Corzine wouldn’t be the first governor to leave office for a cabinet position. Most recently, Gov. Christie Whitman left office to head the Environmental Protection Agency under the Bush Administration, but she only had a year left in her second term.
Another former Governor, Thomas H. Kean, Sr., was given the option during his term in office, but chose Trenton instead (Kean said it’s tradition not to say which president offered you what position). And earlier this decade, while serving as President of Drew University, he was considered for the Secretary of Education post in the Bush Administration.
“It’s a better job, and you’re your own boss,” said Kean of being governor. “If you go in the cabinet, you’ve really got to be willing to do whatever the president wants you to do.”
But David P. Rebovich, Managing Director of the Rider University, sees Corzine as having a tough choice. After spending millions of his own money to get to Trenton, he might not want to relinquish the office.
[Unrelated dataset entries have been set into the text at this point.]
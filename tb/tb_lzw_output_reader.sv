// Testbench of the output reader (lzw_output_reader, Part 3).
//
// Random strings (lengths 1..60, crossing the end of the circular buffer)
// are laid out in a model of the output buffer the way the traversal unit
// writes them, last character first, and their {length, address} entries
// are offered by a show-ahead table-t model. The character stream must be
// the strings in their original order. With the output always ready it
// checks one character per cycle with no gap between strings; with random
// back-pressure it checks that a stalled character is held. Each string
// must be released exactly once, with its length, in the cycle its last
// read is issued.
module tb_lzw_output_reader;
  import lzw_pkg::*;

  logic       clk = 1'b0, rst_n = 1'b0;
  logic       t_valid;
  t_entry_t   t_data;
  logic       t_pop;
  logic       ob_en;
  obuf_addr_t ob_addr;
  char_t      ob_rdata;
  logic       rel;
  len_t       rel_len;
  char_t      ch;
  logic       ch_valid;
  logic       ch_ready = 1'b1;
  logic       busy;

  int checks = 0, failures = 0;

  lzw_output_reader dut (
    .clk, .rst_n, .t_valid_i(t_valid), .t_data_i(t_data), .t_pop_o(t_pop),
    .ob_en_o(ob_en), .ob_addr_o(ob_addr), .ob_rdata_i(ob_rdata),
    .rel_o(rel), .rel_len_o(rel_len),
    .char_o(ch), .char_valid_o(ch_valid), .char_ready_i(ch_ready), .busy_o(busy)
  );

  always #5 clk = ~clk;

  char_t    ob_mem [OBUF_DEPTH];
  t_entry_t tq [$];
  // the memory read and the table-t pop are ordered in one process, as the
  // read address may come from the head of table t
  always @(posedge clk) begin
    if (ob_en) ob_rdata <= ob_mem[ob_addr];
    if (rst_n && t_pop) void'(tq.pop_front());
  end

  assign t_valid = tq.size() > 0;
  assign t_data  = t_valid ? tq[0] : '0;

  char_t    exp_q [$];
  int       exp_rel [$];
  int       n_out = 0, n_gap = 0, n_rel = 0;
  bit       rate_check = 1'b0;
  logic     stalled = 1'b0;
  char_t    stalled_ch;

  always @(posedge clk) if (rst_n) begin
    if (rel) begin
      checks++;
      if (exp_rel.size() == 0 || 32'(rel_len) != exp_rel[0]) begin
        failures++;
        if (failures < 10) $display("FAIL release of %0d", rel_len);
      end
      if (exp_rel.size() > 0) void'(exp_rel.pop_front());
      n_rel++;
    end
    if (stalled) begin
      checks++;
      if (!ch_valid || ch != stalled_ch) begin failures++; $display("FAIL stalled character changed"); end
    end
    stalled    <= ch_valid && !ch_ready;
    stalled_ch <= ch;
    if (ch_valid && ch_ready) begin
      checks++;
      if (exp_q.size() == 0 || ch != exp_q[0]) begin
        failures++;
        if (failures < 10) $display("FAIL char %0d: %0d expected %0d", n_out, ch, exp_q.size() ? exp_q[0] : 0);
      end
      if (exp_q.size() > 0) void'(exp_q.pop_front());
      n_out++;
    end else if (rate_check && exp_q.size() > 0) begin
      n_gap++;
    end
  end

  // lay out 'n' random strings, last character first, from address 'start'
  task automatic load(int n, int start);
    obuf_addr_t a;
    a = obuf_addr_t'(start);
    for (int k = 0; k < n; k++) begin
      int    L;
      char_t s [$];
      L = 1 + int'($urandom % 60);
      if (k % 5 == 0) L = 1;
      s.delete();
      for (int i = 0; i < L; i++) s.push_back(8'($urandom));
      for (int i = L - 1; i >= 0; i--) begin
        ob_mem[a] = s[i];
        if (i == 0) tq.push_back('{len: len_t'(L), addr: a});
        a = obuf_inc(a, OBUF_DEPTH);
      end
      foreach (s[i]) exp_q.push_back(s[i]);
      exp_rel.push_back(L);
    end
  endtask

  initial begin
    int n_first;
    repeat (3) @(posedge clk);
    rst_n <= 1'b1;
    @(posedge clk);
    // pass 1: always ready, 1 char per cycle, wrapping at the buffer end
    load(200, OBUF_DEPTH - 3000);
    @(posedge clk);
    rate_check = 1'b1;
    while (exp_q.size() > 0) @(posedge clk);
    rate_check = 1'b0;
    checks++;
    if (n_gap > 1) begin failures++; $display("FAIL %0d idle cycles while characters were pending", n_gap); end
    // pass 2: random back-pressure
    n_first = n_out;
    fork
      forever @(posedge clk) ch_ready <= ($urandom % 3) != 0;
    join_none
    load(200, 17);
    while (exp_q.size() > 0) @(posedge clk);
    disable fork;
    ch_ready <= 1'b1;
    repeat (4) @(posedge clk);
    checks += 2;
    if (n_rel != 400) begin failures++; $display("FAIL %0d releases, expected 400", n_rel); end
    if (busy) begin failures++; $display("FAIL still busy"); end
    $display("TB_RESULT checks=%0d failures=%0d", checks, failures);
    $finish;
  end

  initial begin
    repeat (100000) @(posedge clk);
    failures++;
    $display("FAIL watchdog");
    $display("TB_RESULT checks=%0d failures=%0d", checks, failures);
    $finish;
  end

endmodule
But after experiencing first-hand the long, hard, frustrating slog of Trenton politics, Corzine may just want to get out of dodge.
“Let’s be honest, he has experienced enormous frustration as a governor trying to forward a policy agenda that’s important to him, and from where we sit right now it’s hard to imagine that the next six years of New Jersey government are going to be better or easier,” said Rebovich, who added that there was speculation about Corzine taking the same post if Kerry won the 2004 presidential election.
But GOP State Chairman Tom Wilson said that a Corzine nomination would be off the table if an incoming President Clinton was smart about it. The issue, he said, is a “non-starter” as long as the cloud of his relationship with union leader Carla Katz hangs over the Governor’s head.
Although a recent poll showed that 61 percent of New Jerseyans (let alone Americans) had not heard of union leader Katz, Wilson, said that the relationship would never withstand the national media spotlight. A relationship that only political insiders seem to care about could become a sordid affair with enough media attention. And a new administration, seeking to enter office with momentum on its side, would not want a candidate who would bog them down in scandal.
“This guy will never break out of New Jersey, because that question is too ripe for the kind of scrutiny that the national media would give it,” said Wilson. “When you serve in the cabinet, you’re not meant to be a liability. It’s not about you, it’s about the president.
But Corzine spokeswoman Lilo Stainton said that not only has the governor not given thought to being reelected, but he hasn’t thought of what he’d do if he chooses not to run again either.
"The governor is focused on New Jersey's future, not his own. He's working hard every day at the state's business — helping to improve schools, provide tax relief and ensure health care coverage – not worrying about the landscape in Washington, D.C. after Hillary becomes president,” said Stainton.